映画「マイティ・ソー」シリーズの最新作「THOR RAGNAROK」(読み:ソー ラグナロク)の邦題が「マイティ・ソー バトルロイヤル」に決定したことが、Twitterで「原作の世界観を崩す改悪例ではないか」と物議を醸しています。5月10日午前には一時、「ラグナロク」「バトルロイヤル」の2語がTwitterのトレンドワードに入る事態となりました。
同作は11月3日に日米同時公開される、マーベル・スタジオの最新作。アメコミ「マイティ・ソー」の実写化作品「マイティ・ソー/ダーク・ワールド」に続くシリーズ第3作目であり、「アイアンマン」「キャプテン・アメリカ」などあらゆるマーベル・コミックス作品を同一の世界観で扱う「マーベル・シネマティック・ユニバース[フェーズ 3]」の第5弾にあたります。
アスガルド(神の世界)から追放されて地球で囚われの身になりながらも、ヒーローチーム「アベンジャーズ」の一員として戦ってきたマイティ・ソーが、地球を脱出するためにこの星のチャンピオンとの命がけの戦いに挑むストーリー。敵対するチャンピオンがアベンジャーズの仲間、ハルクであることが分かっており、4月に公開されたアメリカ版予告動画は1日の再生数がる1億3600万回を超えるなど話題となっています。

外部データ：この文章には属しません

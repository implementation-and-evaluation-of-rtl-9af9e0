// Phelix calculation block: the block function in four register stages, the
// keystream adder and the 4-word feedback FIFO.
//
// How it works. Four register rows hold the five working words after each
// quarter of the block function (rows Z.0, Z.1, Z.2, Z.3). A 2-bit phase
// counter selects which quarter is evaluated in the current clock; the result
// is written into the next row, so one block takes four clocks and all rows
// keep their value for the rest of the block. Row 0 therefore holds the
// block's starting words for all four clocks, which is what lets the FIFO get
// by with four words: at the end of block i the Z4 word of row 0 (the Z4 that
// started block i) is pushed while row 0 is overwritten with the next block's
// words. In phase 2 row 2 holds Y4 (the output of the first H), and the
// keystream word is S = Y4 + (oldest FIFO word). This is the register
// placement of the core description; the design is not pipelined, because
// every block needs the output of the one before it.
//
// Modes (ph_ctrl), acted on only while ph_en is high:
//   0 key mix : ph_read loads Z0..Z3 from ph_d[0..3] and Z4 = l(U)+64 (96),
//               then exactly one block is run with all key and plaintext
//               inputs zero and the block stops; Z0..Z3 of the result appear
//               on fsm_d[0..3].
//   1 init    : ph_read loads Z0..Z4 from ph_d[0..4] and clears the FIFO;
//               blocks then run continuously with plaintext 0 and key words
//               X(i,0) = ph_d[0], X(i,1) = ph_d[1].
//   2 encrypt : continuous; plaintext P = ph_d[2]; C = S ^ P. Also used for
//               the MAC blocks (P = l(P) mod 4).
//   3 decrypt : continuous; C = ph_d[2], P = C ^ S is computed as soon as S
//               exists and fed into the third quarter.
//   In modes 2 and 3, ph_read in the last clock of a block xors 0x912d94f1
//   into the new Z0 (start of MAC generation).
//
// Timing: the key words are read in phase 1 (X(i,0)) and phase 3 (X(i,1)),
// the data word in phase 2. At the end of phase 2 the output word (C in
// mode 2, P in mode 3) is registered on fsm_d[0] and the keystream word on
// fsm_d[1]; both hold until the next block's phase 2. Outside key-mix mode
// fsm_d[2] and fsm_d[3] show Z0 and Z4 of row 0 for observation. Which bus
// carries what outside key-mix mode, and bringing the keystream out for the
// MAC tag, are this design's choices. Asynchronous active-low reset clears
// every register.
module phelix_calc
  import phelix_pkg::*;
#(
  parameter int unsigned KEY_BYTES = KEY_BYTES_DEFAULT
) (
  input  logic     clk,
  input  logic     rst_n,
  input  logic     ph_en,
  input  logic     ph_read,
  input  ph_mode_e ph_ctrl,
  input  word_t    ph_d  [5],
  output word_t    fsm_d [4]
);

  localparam word_t KEYMIX_Z4 = word_t'(KEY_BYTES + 64);

  zrow_t      row [4];
  logic [1:0] phase;
  logic       run;
  word_t      out_q, ks_q;

  word_t fifo_rd;
  logic  fifo_clear, fifo_push;

  // Keystream and the plaintext word that enters the third quarter.
  word_t ks, p_in, out_d;

  always_comb begin
    ks = row[2].z4 + fifo_rd;
    unique case (ph_ctrl)
      PH_ENC:  begin p_in = ph_d[2];      out_d = ph_d[2] ^ ks; end
      PH_DEC:  begin p_in = ph_d[2] ^ ks; out_d = p_in;         end
      default: begin p_in = '0;           out_d = '0;           end
    endcase
  end

  // Key inputs of quarters 1 and 3; zero during key mixing.
  word_t x0, x1;
  assign x0 = (ph_ctrl == PH_KEYMIX) ? '0 : ph_d[0];
  assign x1 = (ph_ctrl == PH_KEYMIX) ? '0 : ph_d[1];

  logic load;
  assign load = ph_en && ph_read && (ph_ctrl == PH_KEYMIX || ph_ctrl == PH_INIT);

  zrow_t next0;
  always_comb begin
    next0 = h_second(row[3], x1);
    if (ph_read && (ph_ctrl == PH_ENC || ph_ctrl == PH_DEC))
      next0.z0 = next0.z0 ^ MAC_XOR;
  end

  always_ff @(posedge clk or negedge rst_n) begin
    if (!rst_n) begin
      for (int r = 0; r < 4; r++) row[r] <= '0;
      phase <= '0;
      run   <= 1'b0;
      out_q <= '0;
      ks_q  <= '0;
    end else if (load) begin
      row[0].z0 <= ph_d[0];
      row[0].z1 <= ph_d[1];
      row[0].z2 <= ph_d[2];
      row[0].z3 <= ph_d[3];
      row[0].z4 <= (ph_ctrl == PH_KEYMIX) ? KEYMIX_Z4 : ph_d[4];
      phase     <= '0;
      run       <= 1'b1;
    end else if (ph_en && run) begin
      unique case (phase)
        2'd0: row[1] <= h_first(row[0], '0);
        2'd1: row[2] <= h_second(row[1], x0);
        2'd2: begin
          row[3] <= h_first(row[2], p_in);
          out_q  <= out_d;
          ks_q   <= ks;
        end
        2'd3: begin
          row[0] <= next0;
          if (ph_ctrl == PH_KEYMIX) run <= 1'b0;
        end
      endcase
      phase <= phase + 2'd1;
    end
  end

  assign fifo_clear = load && (ph_ctrl == PH_INIT);
  assign fifo_push  = ph_en && run && !load && (phase == 2'd3) && (ph_ctrl != PH_KEYMIX);

  phelix_fifo #(.DEPTH(4)) u_fifo (
    .clk     (clk),
    .rst_n   (rst_n),
    .clear   (fifo_clear),
    .push    (fifo_push),
    .wr_data (row[0].z4),
    .rd_data (fifo_rd)
  );

  always_comb begin
    if (ph_ctrl == PH_KEYMIX) begin
      fsm_d[0] = row[0].z0;
      fsm_d[1] = row[0].z1;
      fsm_d[2] = row[0].z2;
      fsm_d[3] = row[0].z3;
    end else begin
      fsm_d[0] = out_q;
      fsm_d[1] = ks_q;
      fsm_d[2] = row[0].z0;
      fsm_d[3] = row[0].z4;
    end
  end

  // Interface rule: the MAC start (ph_read in modes 2 and 3) is only
  // meaningful in the last clock of a running block.
  a_macstart_last_clock: assert property (@(posedge clk) disable iff (!rst_n)
    (ph_en && ph_read && (ph_ctrl == PH_ENC || ph_ctrl == PH_DEC)) |-> (run && phase == 2'd3));

endmodule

5月10日に日本における公開日、日本版ティーザー予告、ビジュアル、そして邦題が発表されたのですが、原題「ラグナロク」が邦題では「バトルロイヤル」に。これが改悪ではないかという批判や、日本で広く観客を集めるのに適した改良だろうという賛同の声など、Twitterでさまざまな反応を引き起こしています。Yahoo!のTwitterの感情分析機能を見る限りでは、否定的:肯定的の割合は5:1と、否定派の方が圧倒的に多いようです。
ラグナロクとはそもそも北欧神話における“最終戦争”の名称。主神オーディンや巨人族ロキ、狼フェンリルなど各勢力の最高格が闘い、最終的に世界の滅亡を引き起こしてしまう戦争です。英語での原義は、Twilights Of The Gods(神々の黄昏)。
「マイティ・ソー」はソーがオーディンの息子であったり、宿敵としてロキが登場したりと、北欧神話を下敷きにしている作品です。最新作におけるソーやハルク、ほか宿敵との戦いを「ラグナロク」に例えた原題「THOR RAGNAROK」は、シリーズの世界観にはぴったりのタイトルでした。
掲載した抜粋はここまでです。